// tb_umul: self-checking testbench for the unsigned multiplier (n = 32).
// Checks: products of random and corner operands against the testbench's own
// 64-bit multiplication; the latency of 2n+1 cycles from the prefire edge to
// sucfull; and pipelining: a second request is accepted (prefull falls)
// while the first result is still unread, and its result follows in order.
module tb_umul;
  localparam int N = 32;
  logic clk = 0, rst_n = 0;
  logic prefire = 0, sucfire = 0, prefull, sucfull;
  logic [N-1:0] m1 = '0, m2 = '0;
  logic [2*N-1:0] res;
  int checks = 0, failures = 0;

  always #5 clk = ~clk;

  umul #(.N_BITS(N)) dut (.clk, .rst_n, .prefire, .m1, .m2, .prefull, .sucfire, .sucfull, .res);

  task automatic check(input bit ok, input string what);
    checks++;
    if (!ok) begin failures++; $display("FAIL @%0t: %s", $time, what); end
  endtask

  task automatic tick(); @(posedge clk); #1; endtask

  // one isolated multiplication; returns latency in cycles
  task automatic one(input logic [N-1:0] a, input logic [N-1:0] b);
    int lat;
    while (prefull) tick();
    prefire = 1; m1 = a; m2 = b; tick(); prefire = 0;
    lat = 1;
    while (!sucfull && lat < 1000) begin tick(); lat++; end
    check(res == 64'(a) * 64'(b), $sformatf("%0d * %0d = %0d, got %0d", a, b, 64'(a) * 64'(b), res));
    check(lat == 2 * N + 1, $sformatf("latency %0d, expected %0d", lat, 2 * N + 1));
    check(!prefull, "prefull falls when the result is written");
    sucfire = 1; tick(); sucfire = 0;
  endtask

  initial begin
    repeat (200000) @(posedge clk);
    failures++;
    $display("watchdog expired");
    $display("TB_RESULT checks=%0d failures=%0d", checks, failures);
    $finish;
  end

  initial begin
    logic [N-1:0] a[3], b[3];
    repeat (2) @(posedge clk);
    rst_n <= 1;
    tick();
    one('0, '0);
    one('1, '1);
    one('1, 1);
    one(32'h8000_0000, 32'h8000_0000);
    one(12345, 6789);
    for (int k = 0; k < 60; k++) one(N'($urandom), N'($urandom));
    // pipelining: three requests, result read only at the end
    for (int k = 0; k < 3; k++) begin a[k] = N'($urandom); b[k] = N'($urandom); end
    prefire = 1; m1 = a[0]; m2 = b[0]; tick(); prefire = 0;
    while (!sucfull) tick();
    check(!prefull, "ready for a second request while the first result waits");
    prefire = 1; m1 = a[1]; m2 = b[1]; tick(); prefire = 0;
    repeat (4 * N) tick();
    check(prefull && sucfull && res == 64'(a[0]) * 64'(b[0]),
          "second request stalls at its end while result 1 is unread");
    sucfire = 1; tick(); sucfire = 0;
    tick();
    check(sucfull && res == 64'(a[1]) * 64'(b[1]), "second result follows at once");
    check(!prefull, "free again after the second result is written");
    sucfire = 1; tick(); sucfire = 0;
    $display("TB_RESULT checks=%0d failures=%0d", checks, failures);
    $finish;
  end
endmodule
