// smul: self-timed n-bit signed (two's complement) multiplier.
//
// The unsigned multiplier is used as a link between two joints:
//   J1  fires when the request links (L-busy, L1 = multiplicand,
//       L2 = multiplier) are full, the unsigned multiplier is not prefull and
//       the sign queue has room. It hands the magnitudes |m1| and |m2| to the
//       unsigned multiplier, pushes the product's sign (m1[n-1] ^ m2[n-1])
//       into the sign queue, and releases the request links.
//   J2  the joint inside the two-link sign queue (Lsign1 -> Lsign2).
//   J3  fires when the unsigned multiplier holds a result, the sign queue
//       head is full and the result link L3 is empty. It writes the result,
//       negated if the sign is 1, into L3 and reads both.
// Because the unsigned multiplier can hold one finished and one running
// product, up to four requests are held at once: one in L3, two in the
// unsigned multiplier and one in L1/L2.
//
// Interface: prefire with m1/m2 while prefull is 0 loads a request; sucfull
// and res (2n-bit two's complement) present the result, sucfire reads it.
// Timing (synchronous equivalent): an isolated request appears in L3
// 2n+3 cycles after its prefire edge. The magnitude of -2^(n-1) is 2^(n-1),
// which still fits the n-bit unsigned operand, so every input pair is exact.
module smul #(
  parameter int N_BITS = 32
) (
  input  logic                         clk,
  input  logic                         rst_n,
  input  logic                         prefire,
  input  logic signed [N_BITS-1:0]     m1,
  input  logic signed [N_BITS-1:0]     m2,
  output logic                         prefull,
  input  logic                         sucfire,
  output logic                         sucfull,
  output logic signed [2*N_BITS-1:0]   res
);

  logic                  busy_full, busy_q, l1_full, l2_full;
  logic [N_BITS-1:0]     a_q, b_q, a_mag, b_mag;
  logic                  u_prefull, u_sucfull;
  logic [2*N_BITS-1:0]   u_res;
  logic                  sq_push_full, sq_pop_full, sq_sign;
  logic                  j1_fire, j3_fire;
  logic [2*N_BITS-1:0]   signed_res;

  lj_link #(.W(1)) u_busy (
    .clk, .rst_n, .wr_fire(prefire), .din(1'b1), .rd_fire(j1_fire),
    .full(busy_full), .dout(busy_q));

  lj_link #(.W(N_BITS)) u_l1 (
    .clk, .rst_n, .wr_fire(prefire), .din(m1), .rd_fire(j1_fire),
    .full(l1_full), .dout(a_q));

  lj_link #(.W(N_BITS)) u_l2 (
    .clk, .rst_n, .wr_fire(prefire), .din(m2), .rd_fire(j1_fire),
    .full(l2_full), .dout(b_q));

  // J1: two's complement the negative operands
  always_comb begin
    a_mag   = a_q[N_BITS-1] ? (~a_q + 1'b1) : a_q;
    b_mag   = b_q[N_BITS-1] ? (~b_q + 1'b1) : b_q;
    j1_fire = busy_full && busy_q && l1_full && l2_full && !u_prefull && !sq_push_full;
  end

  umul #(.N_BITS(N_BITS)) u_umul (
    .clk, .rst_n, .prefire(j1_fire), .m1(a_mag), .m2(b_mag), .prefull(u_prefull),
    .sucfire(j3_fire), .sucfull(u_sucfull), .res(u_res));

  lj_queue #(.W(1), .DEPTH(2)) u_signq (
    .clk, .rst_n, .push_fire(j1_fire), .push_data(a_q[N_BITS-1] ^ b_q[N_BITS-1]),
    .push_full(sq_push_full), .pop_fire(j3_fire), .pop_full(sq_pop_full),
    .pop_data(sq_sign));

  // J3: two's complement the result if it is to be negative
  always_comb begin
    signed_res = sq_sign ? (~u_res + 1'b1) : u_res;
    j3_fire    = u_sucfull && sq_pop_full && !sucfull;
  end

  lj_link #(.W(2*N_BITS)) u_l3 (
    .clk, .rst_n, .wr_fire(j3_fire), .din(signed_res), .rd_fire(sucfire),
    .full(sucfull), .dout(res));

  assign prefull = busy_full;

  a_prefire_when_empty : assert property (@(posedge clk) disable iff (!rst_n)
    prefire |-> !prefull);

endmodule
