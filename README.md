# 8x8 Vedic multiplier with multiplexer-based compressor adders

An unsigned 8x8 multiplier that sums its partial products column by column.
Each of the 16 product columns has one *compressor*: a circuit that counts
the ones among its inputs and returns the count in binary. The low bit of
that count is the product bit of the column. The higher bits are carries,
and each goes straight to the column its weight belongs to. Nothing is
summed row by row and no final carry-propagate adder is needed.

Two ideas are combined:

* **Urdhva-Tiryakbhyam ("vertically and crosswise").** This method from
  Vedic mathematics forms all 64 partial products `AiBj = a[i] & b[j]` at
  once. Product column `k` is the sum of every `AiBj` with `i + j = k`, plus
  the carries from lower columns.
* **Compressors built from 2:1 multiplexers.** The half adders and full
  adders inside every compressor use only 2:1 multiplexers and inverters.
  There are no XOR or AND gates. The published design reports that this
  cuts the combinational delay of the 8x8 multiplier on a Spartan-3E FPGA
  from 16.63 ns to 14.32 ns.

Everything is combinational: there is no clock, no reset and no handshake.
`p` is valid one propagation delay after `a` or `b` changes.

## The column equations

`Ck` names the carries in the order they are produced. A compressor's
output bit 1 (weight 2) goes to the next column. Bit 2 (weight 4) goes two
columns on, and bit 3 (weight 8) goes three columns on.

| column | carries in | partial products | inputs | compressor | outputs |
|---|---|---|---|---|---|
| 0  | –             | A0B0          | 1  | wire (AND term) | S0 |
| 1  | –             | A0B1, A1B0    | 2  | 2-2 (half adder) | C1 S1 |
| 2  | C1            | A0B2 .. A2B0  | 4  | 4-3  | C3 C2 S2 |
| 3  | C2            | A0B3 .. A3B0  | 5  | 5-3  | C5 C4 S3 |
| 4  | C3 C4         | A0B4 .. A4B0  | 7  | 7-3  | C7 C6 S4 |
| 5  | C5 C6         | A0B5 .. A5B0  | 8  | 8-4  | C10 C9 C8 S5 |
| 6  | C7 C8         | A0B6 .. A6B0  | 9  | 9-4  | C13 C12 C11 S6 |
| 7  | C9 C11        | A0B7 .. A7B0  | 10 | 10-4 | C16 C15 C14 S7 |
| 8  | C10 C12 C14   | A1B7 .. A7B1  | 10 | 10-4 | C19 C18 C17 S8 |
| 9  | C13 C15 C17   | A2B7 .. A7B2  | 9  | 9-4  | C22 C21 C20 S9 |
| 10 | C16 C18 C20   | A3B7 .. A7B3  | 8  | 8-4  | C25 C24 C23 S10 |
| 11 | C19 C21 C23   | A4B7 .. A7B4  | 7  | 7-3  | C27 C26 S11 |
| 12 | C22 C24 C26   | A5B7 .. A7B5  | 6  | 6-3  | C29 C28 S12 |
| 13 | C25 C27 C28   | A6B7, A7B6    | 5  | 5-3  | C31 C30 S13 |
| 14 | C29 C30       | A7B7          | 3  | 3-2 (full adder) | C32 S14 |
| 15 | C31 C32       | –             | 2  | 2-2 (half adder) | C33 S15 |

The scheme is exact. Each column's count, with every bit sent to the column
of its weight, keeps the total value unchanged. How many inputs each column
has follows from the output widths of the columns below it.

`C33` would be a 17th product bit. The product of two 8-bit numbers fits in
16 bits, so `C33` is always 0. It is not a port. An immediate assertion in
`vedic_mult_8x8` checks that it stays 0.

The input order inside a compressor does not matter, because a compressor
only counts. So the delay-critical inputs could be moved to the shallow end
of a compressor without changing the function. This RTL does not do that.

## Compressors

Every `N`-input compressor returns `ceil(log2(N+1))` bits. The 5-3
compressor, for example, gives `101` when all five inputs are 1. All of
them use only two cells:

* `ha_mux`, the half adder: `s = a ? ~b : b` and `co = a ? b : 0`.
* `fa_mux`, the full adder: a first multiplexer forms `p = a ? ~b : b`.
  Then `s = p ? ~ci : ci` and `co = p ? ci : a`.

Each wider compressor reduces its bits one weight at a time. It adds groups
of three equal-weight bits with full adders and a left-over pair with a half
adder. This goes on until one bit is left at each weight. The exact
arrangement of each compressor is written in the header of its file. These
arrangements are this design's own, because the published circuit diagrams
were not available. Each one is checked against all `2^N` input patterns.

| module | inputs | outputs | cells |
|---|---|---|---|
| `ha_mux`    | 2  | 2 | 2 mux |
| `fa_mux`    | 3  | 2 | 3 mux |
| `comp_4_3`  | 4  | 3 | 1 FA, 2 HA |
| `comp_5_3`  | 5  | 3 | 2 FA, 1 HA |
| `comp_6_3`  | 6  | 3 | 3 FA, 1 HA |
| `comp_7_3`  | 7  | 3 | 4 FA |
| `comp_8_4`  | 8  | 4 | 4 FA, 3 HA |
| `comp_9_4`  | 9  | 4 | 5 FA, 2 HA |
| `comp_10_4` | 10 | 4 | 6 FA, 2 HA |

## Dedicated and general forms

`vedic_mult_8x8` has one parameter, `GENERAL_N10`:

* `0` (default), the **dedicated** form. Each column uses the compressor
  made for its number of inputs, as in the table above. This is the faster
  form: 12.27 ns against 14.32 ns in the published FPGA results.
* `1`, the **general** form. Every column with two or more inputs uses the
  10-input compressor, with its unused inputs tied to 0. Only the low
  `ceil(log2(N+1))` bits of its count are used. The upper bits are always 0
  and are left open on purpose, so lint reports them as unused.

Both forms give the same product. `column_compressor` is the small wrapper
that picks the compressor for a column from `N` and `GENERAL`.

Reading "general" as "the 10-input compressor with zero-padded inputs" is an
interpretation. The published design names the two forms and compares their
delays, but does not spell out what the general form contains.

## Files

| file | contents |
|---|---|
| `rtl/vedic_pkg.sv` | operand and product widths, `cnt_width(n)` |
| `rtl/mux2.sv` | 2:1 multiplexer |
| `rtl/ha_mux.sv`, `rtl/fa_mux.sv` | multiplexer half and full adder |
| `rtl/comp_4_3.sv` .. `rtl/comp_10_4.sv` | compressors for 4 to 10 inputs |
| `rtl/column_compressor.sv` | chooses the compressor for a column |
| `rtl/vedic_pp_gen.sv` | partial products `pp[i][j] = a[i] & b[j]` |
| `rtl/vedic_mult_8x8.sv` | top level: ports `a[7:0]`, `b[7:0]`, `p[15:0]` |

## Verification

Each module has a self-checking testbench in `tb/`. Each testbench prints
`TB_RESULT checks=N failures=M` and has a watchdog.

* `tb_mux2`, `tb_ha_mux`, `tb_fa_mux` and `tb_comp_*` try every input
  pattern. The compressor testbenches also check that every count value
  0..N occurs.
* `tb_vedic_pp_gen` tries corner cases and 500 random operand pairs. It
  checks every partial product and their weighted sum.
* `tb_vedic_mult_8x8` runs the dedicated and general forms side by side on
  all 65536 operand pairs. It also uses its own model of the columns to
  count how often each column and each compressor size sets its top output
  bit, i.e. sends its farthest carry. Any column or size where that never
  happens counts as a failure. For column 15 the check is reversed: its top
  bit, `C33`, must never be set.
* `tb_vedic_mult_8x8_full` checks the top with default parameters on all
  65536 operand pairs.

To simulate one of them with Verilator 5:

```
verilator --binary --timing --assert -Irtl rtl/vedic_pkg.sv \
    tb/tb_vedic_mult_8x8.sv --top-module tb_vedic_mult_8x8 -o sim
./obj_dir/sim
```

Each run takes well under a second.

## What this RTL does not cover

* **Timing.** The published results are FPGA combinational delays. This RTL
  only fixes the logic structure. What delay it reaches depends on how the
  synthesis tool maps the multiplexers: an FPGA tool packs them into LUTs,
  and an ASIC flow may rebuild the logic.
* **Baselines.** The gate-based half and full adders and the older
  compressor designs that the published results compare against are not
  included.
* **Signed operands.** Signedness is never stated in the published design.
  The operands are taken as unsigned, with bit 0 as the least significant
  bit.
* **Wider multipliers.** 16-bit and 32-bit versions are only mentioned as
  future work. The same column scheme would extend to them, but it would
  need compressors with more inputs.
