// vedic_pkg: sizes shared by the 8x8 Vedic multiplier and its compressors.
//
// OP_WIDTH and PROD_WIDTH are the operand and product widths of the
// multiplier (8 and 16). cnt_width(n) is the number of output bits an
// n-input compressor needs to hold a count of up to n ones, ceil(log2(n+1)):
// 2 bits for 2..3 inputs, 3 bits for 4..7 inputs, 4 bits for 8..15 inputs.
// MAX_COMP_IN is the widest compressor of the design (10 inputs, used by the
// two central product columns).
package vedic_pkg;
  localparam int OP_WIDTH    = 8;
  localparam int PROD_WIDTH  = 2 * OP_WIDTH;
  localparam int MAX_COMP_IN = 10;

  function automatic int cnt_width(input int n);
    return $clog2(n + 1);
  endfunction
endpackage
-.-.-
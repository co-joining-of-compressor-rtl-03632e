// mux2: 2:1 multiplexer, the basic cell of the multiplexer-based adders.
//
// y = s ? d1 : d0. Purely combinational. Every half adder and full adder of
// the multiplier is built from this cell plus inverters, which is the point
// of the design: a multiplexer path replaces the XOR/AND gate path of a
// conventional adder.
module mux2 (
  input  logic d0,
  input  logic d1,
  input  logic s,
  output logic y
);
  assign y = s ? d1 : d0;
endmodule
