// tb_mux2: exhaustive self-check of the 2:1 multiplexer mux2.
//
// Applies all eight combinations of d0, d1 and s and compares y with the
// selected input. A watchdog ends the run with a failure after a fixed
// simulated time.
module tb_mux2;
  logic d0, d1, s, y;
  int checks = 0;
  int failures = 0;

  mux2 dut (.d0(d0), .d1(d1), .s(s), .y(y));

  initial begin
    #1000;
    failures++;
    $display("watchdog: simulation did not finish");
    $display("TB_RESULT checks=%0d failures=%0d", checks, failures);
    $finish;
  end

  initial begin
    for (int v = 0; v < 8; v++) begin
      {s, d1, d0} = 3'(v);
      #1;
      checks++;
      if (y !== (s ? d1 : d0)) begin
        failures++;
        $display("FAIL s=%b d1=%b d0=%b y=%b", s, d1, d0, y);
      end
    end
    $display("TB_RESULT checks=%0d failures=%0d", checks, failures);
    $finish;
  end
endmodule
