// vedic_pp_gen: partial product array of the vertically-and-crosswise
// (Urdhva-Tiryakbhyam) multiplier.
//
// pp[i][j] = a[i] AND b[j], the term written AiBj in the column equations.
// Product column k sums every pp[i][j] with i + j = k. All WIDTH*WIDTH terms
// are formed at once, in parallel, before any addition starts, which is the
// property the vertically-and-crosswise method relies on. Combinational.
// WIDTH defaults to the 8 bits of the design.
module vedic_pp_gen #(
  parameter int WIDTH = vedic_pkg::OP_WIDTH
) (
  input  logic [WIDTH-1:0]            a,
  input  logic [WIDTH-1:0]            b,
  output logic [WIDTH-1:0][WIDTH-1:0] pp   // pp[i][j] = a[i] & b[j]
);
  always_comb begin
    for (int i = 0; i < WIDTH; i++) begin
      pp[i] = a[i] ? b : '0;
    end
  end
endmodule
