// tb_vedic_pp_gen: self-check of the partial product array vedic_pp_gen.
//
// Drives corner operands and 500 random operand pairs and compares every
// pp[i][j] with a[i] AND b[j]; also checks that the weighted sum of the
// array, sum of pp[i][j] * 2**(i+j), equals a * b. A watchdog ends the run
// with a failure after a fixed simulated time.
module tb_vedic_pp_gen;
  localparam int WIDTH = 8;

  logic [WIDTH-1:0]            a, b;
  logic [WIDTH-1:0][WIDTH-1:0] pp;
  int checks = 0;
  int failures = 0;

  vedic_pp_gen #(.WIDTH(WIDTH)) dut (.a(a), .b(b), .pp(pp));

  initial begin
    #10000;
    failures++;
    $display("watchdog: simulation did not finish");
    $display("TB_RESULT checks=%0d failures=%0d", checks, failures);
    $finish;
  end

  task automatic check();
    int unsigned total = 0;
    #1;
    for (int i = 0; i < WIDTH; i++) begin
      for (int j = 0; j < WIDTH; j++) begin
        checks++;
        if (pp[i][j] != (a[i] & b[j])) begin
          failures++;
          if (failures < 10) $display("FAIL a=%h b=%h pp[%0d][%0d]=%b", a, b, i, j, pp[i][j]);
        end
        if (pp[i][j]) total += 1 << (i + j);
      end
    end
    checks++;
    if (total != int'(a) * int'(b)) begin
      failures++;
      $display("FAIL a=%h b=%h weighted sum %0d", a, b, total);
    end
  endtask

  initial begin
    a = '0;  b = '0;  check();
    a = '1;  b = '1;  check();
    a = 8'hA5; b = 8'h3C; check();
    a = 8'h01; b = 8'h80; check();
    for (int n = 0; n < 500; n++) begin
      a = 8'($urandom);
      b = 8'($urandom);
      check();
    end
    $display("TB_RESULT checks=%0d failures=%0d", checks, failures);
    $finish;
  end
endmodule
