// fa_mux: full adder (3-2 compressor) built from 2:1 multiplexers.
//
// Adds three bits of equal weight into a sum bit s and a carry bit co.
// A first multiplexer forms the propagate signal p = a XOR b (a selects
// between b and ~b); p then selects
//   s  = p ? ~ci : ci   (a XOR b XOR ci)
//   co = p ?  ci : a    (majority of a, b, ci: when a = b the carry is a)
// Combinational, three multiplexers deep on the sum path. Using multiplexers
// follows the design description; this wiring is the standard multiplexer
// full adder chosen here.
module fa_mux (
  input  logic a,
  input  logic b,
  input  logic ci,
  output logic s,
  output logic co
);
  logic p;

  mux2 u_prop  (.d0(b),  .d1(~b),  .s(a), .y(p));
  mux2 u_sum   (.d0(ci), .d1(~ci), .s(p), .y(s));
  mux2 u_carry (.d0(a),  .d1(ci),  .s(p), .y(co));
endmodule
-.-.-
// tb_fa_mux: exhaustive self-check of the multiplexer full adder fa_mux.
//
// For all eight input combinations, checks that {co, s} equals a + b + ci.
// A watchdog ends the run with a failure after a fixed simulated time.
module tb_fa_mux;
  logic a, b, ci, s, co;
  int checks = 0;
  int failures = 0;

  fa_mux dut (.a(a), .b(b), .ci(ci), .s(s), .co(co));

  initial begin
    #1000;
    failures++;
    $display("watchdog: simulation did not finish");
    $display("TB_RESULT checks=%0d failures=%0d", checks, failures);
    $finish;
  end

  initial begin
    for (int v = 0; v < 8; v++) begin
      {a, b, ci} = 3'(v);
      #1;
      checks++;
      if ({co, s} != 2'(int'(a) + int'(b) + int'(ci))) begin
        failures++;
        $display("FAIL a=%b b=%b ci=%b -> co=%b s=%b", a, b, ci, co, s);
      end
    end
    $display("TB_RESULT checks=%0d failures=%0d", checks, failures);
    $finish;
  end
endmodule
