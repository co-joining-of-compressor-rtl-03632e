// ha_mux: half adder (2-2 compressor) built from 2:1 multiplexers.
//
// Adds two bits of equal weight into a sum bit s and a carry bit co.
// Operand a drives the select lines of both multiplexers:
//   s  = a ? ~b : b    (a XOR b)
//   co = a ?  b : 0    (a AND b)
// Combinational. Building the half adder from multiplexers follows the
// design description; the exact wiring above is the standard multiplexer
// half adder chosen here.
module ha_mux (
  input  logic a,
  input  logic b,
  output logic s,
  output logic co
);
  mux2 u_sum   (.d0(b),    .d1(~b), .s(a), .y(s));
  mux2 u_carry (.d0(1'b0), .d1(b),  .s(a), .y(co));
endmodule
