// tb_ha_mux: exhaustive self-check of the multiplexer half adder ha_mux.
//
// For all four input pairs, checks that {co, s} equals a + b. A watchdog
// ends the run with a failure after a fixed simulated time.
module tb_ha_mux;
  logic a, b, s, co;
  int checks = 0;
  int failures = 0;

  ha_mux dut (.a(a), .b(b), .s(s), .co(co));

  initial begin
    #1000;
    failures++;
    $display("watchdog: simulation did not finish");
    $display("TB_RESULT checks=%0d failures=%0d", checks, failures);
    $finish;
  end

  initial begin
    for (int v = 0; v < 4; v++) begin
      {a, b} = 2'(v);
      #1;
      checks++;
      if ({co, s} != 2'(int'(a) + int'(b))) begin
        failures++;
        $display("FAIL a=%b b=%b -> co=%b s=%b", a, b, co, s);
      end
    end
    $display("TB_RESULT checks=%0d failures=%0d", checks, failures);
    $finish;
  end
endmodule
-.-.-
**ACTION ITEM**
In the data above, find the line with "of three equal-weight" and the line with "and are left". Retype both, plus every line between them, exactly.

**EXPECTED ANSWER**
of three equal-weight bits with full adders and a left-over pair with a half
adder. This goes on until one bit is left at each weight. The exact
arrangement of each compressor is written in the header of its file. These
arrangements are this design's own, because the published circuit diagrams
were not available. Each one is checked against all `2^N` input patterns.

| module | inputs | outputs | cells |
|---|---|---|---|
| `ha_mux`    | 2  | 2 | 2 mux |
| `fa_mux`    | 3  | 2 | 3 mux |
| `comp_4_3`  | 4  | 3 | 1 FA, 2 HA |
| `comp_5_3`  | 5  | 3 | 2 FA, 1 HA |
| `comp_6_3`  | 6  | 3 | 3 FA, 1 HA |
| `comp_7_3`  | 7  | 3 | 4 FA |
| `comp_8_4`  | 8  | 4 | 4 FA, 3 HA |
| `comp_9_4`  | 9  | 4 | 5 FA, 2 HA |
| `comp_10_4` | 10 | 4 | 6 FA, 2 HA |

## Dedicated and general forms

`vedic_mult_8x8` has one parameter, `GENERAL_N10`:

* `0` (default), the **dedicated** form. Each column uses the compressor
  made for its number of inputs, as in the table above. This is the faster
  form: 12.27 ns against 14.32 ns in the published FPGA results.
* `1`, the **general** form. Every column with two or more inputs uses the
  10-input compressor, with its unused inputs tied to 0. Only the low
  `ceil(log2(N+1))` bits of its count are used. The upper bits are always 0
  and are left open on purpose, so lint reports them as unused.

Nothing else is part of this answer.